Tuesday, 14 August 2012

Another Instalment


...of you know you're in strange economic times when...

It pays more to turn in a bank robber than to rob a bank

"Bank Heists Rise in Houston, But Crime Not Paying Well" (LoanSafe)

When ex-convict Henry Bata passed a note demanding money from a Houston bank teller, he threatened the woman, claimed to be part of a violent bank-robbing gang and walked away with close to $5,000.

Bata, a 42-year-old Conroe resident, pleaded guilty to the robbery and is now headed to prison for a 30-year sentence – which means he’ll spend one year behind bars for each $166 chunk of cash he nabbed.

Not only are Houston bank robberies taking place at a faster pace than last year and on track to surpass the record of 171 holdups in 2010, but culprits are getting hard prison time, sometimes for stealing even less than Bata, said the FBI.

“More often than not, they are walking away with considerably less than what Crime Stoppers offers,” in their standard $5,000 reward, noted FBI Special Agent Shauna Dunlap. “So it pays more to turn in a bank robber than robbing a bank, and we’re seeing that a lot.”

Eating in is the new dining out

"Economy Drives Diners to Their Grocery Stores" (UTSanDiego.com)

People are eating out less, buying more prepared food

With recession-squeezed consumers eating out less, grocery stores are seeing a sales boost from an expanding menu of prepared meals.

For years, traditional grocery stores have lost ground to restaurants and takeout, as busy people looked for a quick-fix dinner or lunch option.

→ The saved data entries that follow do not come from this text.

// epwm_pkg: types and constants shared by the power-control peripheral.
//
// Each inverter is configured through three 32-bit registers placed at
// consecutive word addresses: PWM configuration, carrier ("sawtooth")
// configuration and sine reference configuration. The register order and
// the 32-bit size follow the published memory map; the placement of the
// fields inside each word is this design's own choice, listed below
// (bit 0 is the least significant bit).
//
//   PWM config      [7:0]   dead band, in carrier counts
//                   [9:8]   action select, channel A (see pwm_action_e)
//                   [11:10] action select, channel B
//                   [12]    output enable
//   Carrier config  [14:0]  period: top of the ramp, in counts
//                   [15]    mode: 0 = triangle (up/down), 1 = sawtooth (up)
//                   [23:16] prescale: one counter step every max(P,1) clocks
//                   [31:24] step: amount added/subtracted per step
//   Sine config     [7:0]   prescale
//                   [15:8]  phase step
//                   [31:16] modulation ratio, 0x0000 = 0 .. 0xFFFF = ~1
package epwm_pkg;

  localparam int unsigned REG_W   = 32;  // register width (memory map)
  localparam int unsigned CNT_W   = 16;  // carrier / duty width (Fig. 4)
  localparam int unsigned DB_W    = 8;   // dead band width (Fig. 4)
  localparam int unsigned REGS_PER_INV = 3;

  // Register index inside one inverter's group of three.
  typedef enum logic [1:0] {
    REG_PWM     = 2'd0,
    REG_CARRIER = 2'd1,
    REG_SINE    = 2'd2
  } reg_sel_e;

  // What an output does with its comparator result.
  typedef enum logic [1:0] {
    ACT_LOW      = 2'b00,  // forced low
    ACT_ACTIVE_H = 2'b01,  // follows the comparison
    ACT_ACTIVE_L = 2'b10,  // inverted comparison
    ACT_HIGH     = 2'b11   // forced high
  } pwm_action_e;

  typedef struct packed {
    logic [18:0]   rsvd;
    logic          enable;
    pwm_action_e   act_b;
    pwm_action_e   act_a;
    logic [DB_W-1:0] deadband;
  } pwm_cfg_t;

  typedef enum logic {
    MODE_TRIANGLE = 1'b0,
    MODE_SAWTOOTH = 1'b1
  } carrier_mode_e;

  typedef struct packed {
    logic [7:0]    step;
    logic [7:0]    prescale;
    carrier_mode_e mode;
    logic [14:0]   period;
  } carrier_cfg_t;

  typedef struct packed {
    logic [15:0] mod_ratio;
    logic [7:0]  step;
    logic [7:0]  prescale;
  } sine_cfg_t;

  // Three gate signals sets, one per phase, of four switches each.
  // Bit order inside a phase: {T4, T3, T2, T1} = {LV1-LO, LV2-LO, LV1-HI, LV2-HI}.
  typedef logic [3:0] phase_gates_t;

endpackage
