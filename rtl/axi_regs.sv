// axi_regs: AXI4-Lite slave holding the configuration registers of all
// inverters.
//
// Each inverter owns three consecutive 32-bit words: PWM configuration,
// carrier configuration and sine configuration, so inverter i starts at byte
// offset 12*i (register word index 3*i + sel). The bus address is decoded
// from bit 2 upwards; the interconnect is expected to have matched the base
// address. Writes honour WSTRB. Reads return the stored word. Accesses past
// the last register return SLVERR and change nothing.
//
// A write address and its data may arrive in either order or together; the
// slave takes each as soon as it is offered, holds it, and performs the
// write when it has both and no write response is pending. Reads are served
// one at a time. Every register resets to zero, which leaves all gate
// outputs disabled.
//
// From the published design: three 32-bit registers per inverter at consecutive word
// addresses, ten inverters. Own choices: AXI4-Lite as the protocol, the
// response codes, the strobe per written register (wr_strobe, one clock, in
// the same clock as the register update).
//
// Interface: AXI4-Lite slave (aclk, aresetn, aw*, w*, b*, ar*, r*);
// regs[N_INV*3] the stored words, wr_strobe[N_INV*3].
module axi_regs
  import epwm_pkg::*;
#(
  parameter int unsigned N_INV  = 10,
  parameter int unsigned ADDR_W = 8
) (
  input  logic                   aclk,
  input  logic                   aresetn,
  input  logic [ADDR_W-1:0]      awaddr,
  input  logic                   awvalid,
  output logic                   awready,
  input  logic [31:0]            wdata,
  input  logic [3:0]             wstrb,
  input  logic                   wvalid,
  output logic                   wready,
  output logic [1:0]             bresp,
  output logic                   bvalid,
  input  logic                   bready,
  input  logic [ADDR_W-1:0]      araddr,
  input  logic                   arvalid,
  output logic                   arready,
  output logic [31:0]            rdata,
  output logic [1:0]             rresp,
  output logic                   rvalid,
  input  logic                   rready,
  output logic [REG_W-1:0]       regs      [N_INV*REGS_PER_INV],
  output logic [N_INV*REGS_PER_INV-1:0] wr_strobe
);
  localparam int unsigned NREG  = N_INV * REGS_PER_INV;
  localparam int unsigned IDX_W = $clog2(NREG);
  localparam logic [1:0] RESP_OKAY = 2'b00, RESP_SLVERR = 2'b10;

  logic              aw_held, w_held;
  logic [ADDR_W-1:0] aw_addr;
  logic [31:0]       w_data;
  logic [3:0]        w_strb;
  logic [ADDR_W-3:0] wr_idx, rd_idx;
  logic              do_write;
  logic [IDX_W-1:0]  wr_sel, rd_sel;   // register index, valid when in range

  assign awready  = !aw_held;
  assign wready   = !w_held;
  assign arready  = !rvalid;
  assign wr_idx   = aw_addr[ADDR_W-1:2];
  assign rd_idx   = araddr[ADDR_W-1:2];
  assign wr_sel   = IDX_W'(wr_idx);
  assign rd_sel   = IDX_W'(rd_idx);
  assign do_write = aw_held && w_held && !bvalid;

  always_ff @(posedge aclk or negedge aresetn) begin
    if (!aresetn) begin
      aw_held   <= 1'b0;
      w_held    <= 1'b0;
      aw_addr   <= '0;
      w_data    <= '0;
      w_strb    <= '0;
      bvalid    <= 1'b0;
      bresp     <= RESP_OKAY;
      wr_strobe <= '0;
      for (int i = 0; i < NREG; i++) regs[i] <= '0;
    end else begin
      wr_strobe <= '0;
      if (awvalid && awready) begin
        aw_held <= 1'b1;
        aw_addr <= awaddr;
      end
      if (wvalid && wready) begin
        w_held <= 1'b1;
        w_data <= wdata;
        w_strb <= wstrb;
      end
      if (bvalid && bready) bvalid <= 1'b0;
      if (do_write) begin
        aw_held <= 1'b0;
        w_held  <= 1'b0;
        bvalid  <= 1'b1;
        if (32'(wr_idx) < NREG) begin
          bresp <= RESP_OKAY;
          for (int b = 0; b < 4; b++)
            if (w_strb[b]) regs[wr_sel][8*b +: 8] <= w_data[8*b +: 8];
        end else begin
          bresp <= RESP_SLVERR;
        end
      end
      // Strobe the register one clock after it changed, with its new value.
      if (do_write && 32'(wr_idx) < NREG) wr_strobe[wr_sel] <= 1'b1;
    end
  end

  always_ff @(posedge aclk or negedge aresetn) begin
    if (!aresetn) begin
      rvalid <= 1'b0;
      rdata  <= '0;
      rresp  <= RESP_OKAY;
    end else if (arvalid && arready) begin
      rvalid <= 1'b1;
      if (32'(rd_idx) < NREG) begin
        rdata <= regs[rd_sel];
        rresp <= RESP_OKAY;
      end else begin
        rdata <= '0;
        rresp <= RESP_SLVERR;
      end
    end else if (rvalid && rready) begin
      rvalid <= 1'b0;
    end
  end

  // AXI rule: a response, once valid, stays valid (with the same read
  // data) until it is accepted.
  logic        b_stall_q, r_stall_q;
  logic [31:0] rdata_q;

  always_ff @(posedge aclk or negedge aresetn) begin
    if (!aresetn) begin
      b_stall_q <= 1'b0;
      r_stall_q <= 1'b0;
      rdata_q   <= '0;
    end else begin
      b_stall_q <= bvalid && !bready;
      r_stall_q <= rvalid && !rready;
      rdata_q   <= rdata;
      a_bvalid_hold: assert (!b_stall_q || bvalid)
        else $error("bvalid dropped before bready");
      a_rvalid_hold: assert (!r_stall_q || (rvalid && rdata == rdata_q))
        else $error("rvalid dropped or rdata changed before rready");
    end
  end
endmodule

Now those people want bargains as much as convenience. As they seek to stretch their food dollars, they are finding that many supermarkets have been improving their ready-to-go offerings.

The result is that some stores have seen 7 percent to 10 percent growth in sales of prepared items, said Wade Hanson of Technomic, a Chicago-based food and restaurant industry consulting firm.

Jobseekers are being blamed for high unemployment

"Are the Unemployed Looking For Work in All the Wrong Places?" (Washington Post)

Here’s one explanation for our stubbornly high unemployment rate: A construction worker gets laid off and spends months looking for more construction work, rather than readjust his expectations and acquire new skills to find work in, say, the health-care industry, which has experienced steady growth throughout the recession. It’s what economists describe as as a “mismatch” between job openings and those seeking unemployment, and some argue that it’s responsible for why so many are unemployed. If those seeking work realigned their expectations, got more training, or were simply willing and able to move to a different state for work, then we could bring down unemployment to more reasonable levels. Indeed, a lot of recent hiring has been across sectors.

Central bankers are becoming armchair psychologists

"Are You Happy? Ben Bernanke Wants to Know" (ABC News)

Ben Bernanke wants to know if you are happy.

The Federal Reserve chairman said Monday that gauging happiness can be as important for measuring economic progress as determining whether inflation is low or unemployment high. Economics isn't just about money and material benefits, Bernanke said. It is also about understanding and promoting "the enhancement of well-being."

Some scams are legal

"Pimco's Bill Gross Says Stocks Were A Ponzi Scheme For The Last Hundred Years" (Forbes)

Anyone with an investment portfolio is probably familiar with the well-worn phrase “past performance is no guarantee of future results.” Bill Gross goes a step further in his August Investment Outlook, writing that not only should we not expect big returns from equities any time soon, maybe we should never expect them again.

“The cult of equity is dying,” the founder and co-CIO of Pimco begins his monthly commentary, which goes on to call the 6.6% historical real return from stocks that many investors have taken for granted a “Ponzi scheme.” (Gross has a penchant for the term, previously slapping the Ponzi moniker on Fed policies like QE2.)

The argument goes something like this: $1 invested in the S&P 500 in 1912 turned into more than $500 adjusted for inflation by 2012, but that 6.6% rate of return came with real GDP only running at a 3.5% clip annually. Gross says that “somehow stockholders must be skimming 3% off the top each and every year,” and that those profits must have come at the expense of lenders, laborers and the government.